Collected data
◆ ◆ ◆
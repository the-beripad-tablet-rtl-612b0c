// beri_fifo: N-entry FIFO used where the pipeline needs more than one slot
// of buffering (fetch tokens waiting for the instruction cache, the memory
// stage buffer). Circular buffer with read/write pointers; enq and deq may
// happen in the same cycle, so it sustains one transfer per cycle.
// flush empties it in one cycle.
module beri_fifo #(
  parameter type T     = logic [31:0],
  parameter int  DEPTH = 4
) (
  input  logic clk,
  input  logic rst,
  input  logic flush,
  input  logic enq_val,
  output logic enq_rdy,
  input  T     enq_data,
  output logic deq_val,
  input  logic deq_rdy,
  output T     first
);
  localparam int AW = $clog2(DEPTH);
  T             mem [DEPTH];
  logic [AW:0]  count;
  logic [AW-1:0] rp, wp;
  logic do_enq, do_deq;

  assign enq_rdy = (count != DEPTH[AW:0]);
  assign deq_val = (count != '0);
  assign first   = mem[rp];
  assign do_enq  = enq_val && enq_rdy;
  assign do_deq  = deq_rdy && deq_val;

  always_ff @(posedge clk) begin
    if (rst || flush) begin
      count <= '0; rp <= '0; wp <= '0;
    end else begin
      if (do_enq) begin
        mem[wp] <= enq_data;
        wp <= (wp == AW'(DEPTH-1)) ? '0 : wp + 1'b1;
      end
      if (do_deq) rp <= (rp == AW'(DEPTH-1)) ? '0 : rp + 1'b1;
      count <= count + (AW+1)'(do_enq) - (AW+1)'(do_deq);
    end
  end
endmodule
◆ ◆ ◆
§ Task prompt: When you transcribe the records above, keep every line exactly the same.

§ Answer space:
repository the-beripad-tablet-rtl-612b0c
// beri_fifo: N-entry FIFO used where the pipeline needs more than one slot
// of buffering (fetch tokens waiting for the instruction cache, the memory
// stage buffer). Circular buffer with read/write pointers; enq and deq may
// happen in the same cycle, so it sustains one transfer per cycle.
// flush empties it in one cycle.
module beri_fifo #(
  parameter type T     = logic [31:0],
  parameter int  DEPTH = 4
) (
  input  logic clk,
  input  logic rst,
  input  logic flush,
  input  logic enq_val,
  output logic enq_rdy,
  input  T     enq_data,
  output logic deq_val,
  input  logic deq_rdy,
  output T     first
);
  localparam int AW = $clog2(DEPTH);
  T             mem [DEPTH];
  logic [AW:0]  count;
  logic [AW-1:0] rp, wp;
  logic do_enq, do_deq;

  assign enq_rdy = (count != DEPTH[AW:0]);
  assign deq_val = (count != '0);
  assign first   = mem[rp];
  assign do_enq  = enq_val && enq_rdy;
  assign do_deq  = deq_rdy && deq_val;

  always_ff @(posedge clk) begin
    if (rst || flush) begin
      count <= '0; rp <= '0; wp <= '0;
    end else begin
      if (do_enq) begin
        mem[wp] <= enq_data;
        wp <= (wp == AW'(DEPTH-1)) ? '0 : wp + 1'b1;
      end
      if (do_deq) rp <= (rp == AW'(DEPTH-1)) ? '0 : rp + 1'b1;
      count <= count + (AW+1)'(do_enq) - (AW+1)'(do_deq);
    end
  end
endmodule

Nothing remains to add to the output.